那段时间中,时敬之依然沉浸在某种回忆里,并且对外界展示出一种漠不关心的态度。
那像是一种无声的战争,很长时间里,时约礼把这当成一种秘而不宣的背叛和忤逆,不知道从什么时候开始,时敬之渐渐脱离了他的掌控,同这对夫妻渐行渐远。
而很多时候,时约礼想去搜寻他们依然亲密无间的证据,却只能翻找到一些岌岌可危的蛛丝马迹。
“所以……”时敬之绷紧脊背,艰难地发声:“我为什么会看见?”
“因为你父亲。”时敬之大脑一片空白,他听见兰先生叹息着说:“他做了你的眼睛。”
“我知道你不是随随便便的人。”闻命嘶哑道:“因为你做了我的眼睛。”
仿佛被击中了,时敬之愕然睁眼,泪水飞快模糊了他的视线。
“但是有一件事还是说不通。”闻命感觉每一丝呼吸都像是针在神经上跳动,他看着身边的镜子,问了一个早已经知道答案的问题,嘶哑道:“我是怎么看见你的呢?”
时敬之突然发出一声无声的尖叫,他奋力挣扎着向门口冲去。
“小敬!”闻命紧紧抱着他,身后是冰冷的镜面,这个环境似乎点燃了某些隐秘的回忆,两人俱是一愣。
时敬之抄着手注视那面镜子,里面是一大片破碎的人影。
不能惊慌失措。
他想。
抬头看着镜子上漂浮的倒影。
就在那里。
假意随波逐流也很难,如果一个人想认真生活的话。
他有一双神情忧郁的漂亮眼睛。
他家中桌上堆满了反窃听装置。
他像是任何一个人,却又不是任何人。
他造出来一面镜子,镜子里空无一人。
碎成千千万万块碎片。
旋即扭曲,卷入。
倒映着时敬之那张仿玉雕似的、无机质般的脸——
闻命感觉嗓间全是血沫,他盯着时敬之的脸,哑声道:“我已经知道了……”
他似乎怕惊动谁,于是更小声重复一遍,放松动作,又把时敬之轻轻拥入怀中:“我已经……我猜到了。”

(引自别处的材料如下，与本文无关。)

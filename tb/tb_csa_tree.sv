// Self-checking testbench of csa_tree: trees of 7 and 2 rows (W = 16) with
// random rows; checks s + c against the plain sum of the rows mod 2^16.
module tb_csa_tree;
  localparam int unsigned W = 16;
  logic [W-1:0] rows7 [7];
  logic [W-1:0] rows2 [2];
  logic [W-1:0] s7, c7, s2, c2, ref7;
  int checks = 0, failures = 0;

  csa_tree #(.W(W), .M(7)) dut7 (.rows(rows7), .s(s7), .c(c7));
  csa_tree #(.W(W), .M(2)) dut2 (.rows(rows2), .s(s2), .c(c2));

  initial begin : watchdog
    #100000;
    failures++;
    $display("FAIL: watchdog expired");
    $display("TB_RESULT checks=%0d failures=%0d", checks, failures);
    $finish;
  end

  initial begin
    for (int i = 0; i < 2000; i++) begin
      ref7 = '0;
      for (int r = 0; r < 7; r++) begin
        rows7[r] = (i == 0) ? '1 : W'($urandom);
        ref7     = ref7 + rows7[r];
      end
      rows2[0] = W'($urandom);
      rows2[1] = W'($urandom);
      #1;
      checks++;
      if (W'(s7 + c7) != ref7) begin
        failures++;
        if (failures <= 10) $display("FAIL: 7-row sum %h expected %h", W'(s7 + c7), ref7);
      end
      checks++;
      if (W'(s2 + c2) != W'(rows2[0] + rows2[1])) failures++;
    end
    $display("TB_RESULT checks=%0d failures=%0d", checks, failures);
    $finish;
  end
endmodule
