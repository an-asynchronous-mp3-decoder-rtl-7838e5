# PAMP3: a pipelined MP3 (MPEG-1 Layer III) decoder in SystemVerilog

This is a hardware MP3 decoder built as eight pipeline stages. It reads a
compressed MPEG-1 Layer III stream from a 64-bit main memory and produces
16-bit PCM samples. Each stage does one step of the standard decoding flow
and passes its results on as soon as it has them. The stages are:
bitstream decoding, requantization, reordering, alias reduction, IMDCT, a
transposition buffer, the synthesis filterbank and PCM output. Each stage
runs at its own pace. It hands data to the next stage through a handshake
channel, so a slow stage only stalls its neighbours. No global schedule is
needed.

The architecture comes from an asynchronous design: a Balsa description in
which every channel is a four-phase bundled-data handshake. This version is
synchronous, with one clock. Every channel is a valid/ready pair, and a beat
moves on a clock edge where both are high. The stage boundaries, buffers
and channel contents are kept, so the pipeline behaves the same way: data
flow through it as it is produced.

```
 main memory ──► Synchronizer & Huffman ──► Requantizer ──► Reorder ──► Anti-alias
 (64-bit words)   (sync, side info,          |is|^(4/3)     short-block   butterflies
                   bit reservoir, Huffman)   · 2^(C/4)      reordering
                                                                            │
 PCM ◄── PCM_out ◄── Filterbank ◄── BUFF ◄── IMDCT ◄───────────────────────┘
 16 bit  L/R order   matrixing,     18→32    IMDCT, window,
                     window, sum    transpose overlap-add
```

## Data on the channels

- A **quantized value** is a signed 14-bit integer. It travels with its
  frequency line index (0–575) and a `gr_info_t` record. That record holds
  the granule's global gain, scalefactors, subblock gains, preflag,
  scalefac_scale and block type.
- A **spectral or time sample** between the requantizer and the filterbank
  is a signed 32-bit number in Q4.28: 4 integer bits and 28 fraction bits.
  It travels with a 10-bit index and a `meta_t` record:
  - header mode (stereo, joint, dual, mono)
  - channel
  - granule
  - block type (0 long, 1 start, 2 short, 3 stop)
  - mixed flag
- Constant coefficients (cosines, windows, butterfly constants) are Q2.30.
  `q_mul` multiplies a Q4.28 sample by a Q2.30 constant and rounds the
  result.
- **PCM** is signed 16-bit. `data_ch` tells which channel a sample belongs
  to.

The types and shared functions are in `pamp3_pkg`. That package holds:
- the 44.1 kHz scalefactor band tables;
- the frame length table;
- the side-information parser;
- the fixed-point helpers.

## The bitstream front end (Synchronizer & Huffman stage)

This stage is the most involved part of the design. It is built from three
modules and three buffers.

**synchronizer** fetches 64-bit words from main memory with a request and
acknowledge pair (`mem_req`/`mem_addr`, then `mem_ack`/`mem_out`). It reads
each word's bytes in stream order, most significant byte first. It hunts
for a frame header:
- the sync word;
- MPEG-1, Layer III, 44.1 kHz;
- a valid bit rate index.

Anything else is skipped one byte at a time, so the decoder resynchronizes
after junk.

The four header bytes go into the header buffer. An optional CRC word is
skipped. The 17 bytes (mono) or 32 bytes (two channels) of side information
go into the side-information buffer. The parsed side information is then
offered to the Huffman decoder as one `frame_info_t`, which holds:
- main_data_begin;
- scfsi;
- per granule and channel: part2_3_length, big_values, gains, tables,
  regions and block type.

Finally the frame's main data bytes are written into the main data buffer.
Their count is the frame length minus the header, CRC and side information.
The stream ends when the fetch address reaches `mem_boundary`, which is the
number of words the stream fills. At that point `mem_reset` pulses and
`eos` rises.

**main_data_buffer** is a 2048-byte circular memory with one write port and
one read port. 2048 bytes hold the largest bit reservoir (511 bytes) plus
the main data of the longest 44.1 kHz frame.

**buff_rw_arbitor** lets the writer and the reader use the buffer at the
same time. Both sides count bytes as absolute 32-bit positions.
- A write waits while the buffer already holds 2048 bytes the reader may
  still need. The reader tells the arbiter the lowest byte it may still
  need (`rd_floor`).
- A read of byte *n* waits until byte *n* has been written.
- A granted read returns its data one clock later.

An assertion checks that the reader never asks for a byte below its own
floor.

时敬之似乎被唬住了,他盯着地面,却没有理会对方,只喃喃自语道:“我有时候看着镜子,感觉镜子里的人好陌生……所以我特别讨厌照镜子……但是我又骗不了自己…我好难过啊…我到底该怎么办呢?我没有办法了…可是我已经这个样子了…”
“闻命,我身边的人都不是我这个样子的,我变得好奇怪……”他忽然惶惶不安地看着对方,眼中的恐惧令人心碎:“你为什么一定要逼我……你已经好了…我知道错了…可是你已经好了……除了瞒着你,我没有做什么特别十恶不赦的事情…你已经好了……你明明已经好了…”
闻命突然说不出话来,他如鲠在喉,艰难开口:“是我的错……”
“是你自己招惹我的……”时敬之哭着说:“你明明都好了……”
心里太抽痛了,闻命把他深深藏进自己怀中,用巨大的力度抱紧他,一遍又一遍在他耳边重复:“没有!你不是!我们不上床,你听到了吗?兜兜?你不下贱,一点也不!”
“我找你不是为了上床才找你的!你听懂了吗?”
他嘶哑着继续重复一遍,仿佛在说给自己听:“可是我是怎么看到你的呢?”
他麻木地想,其实我知道的。
我是怎么看到你的呢? ', ' ')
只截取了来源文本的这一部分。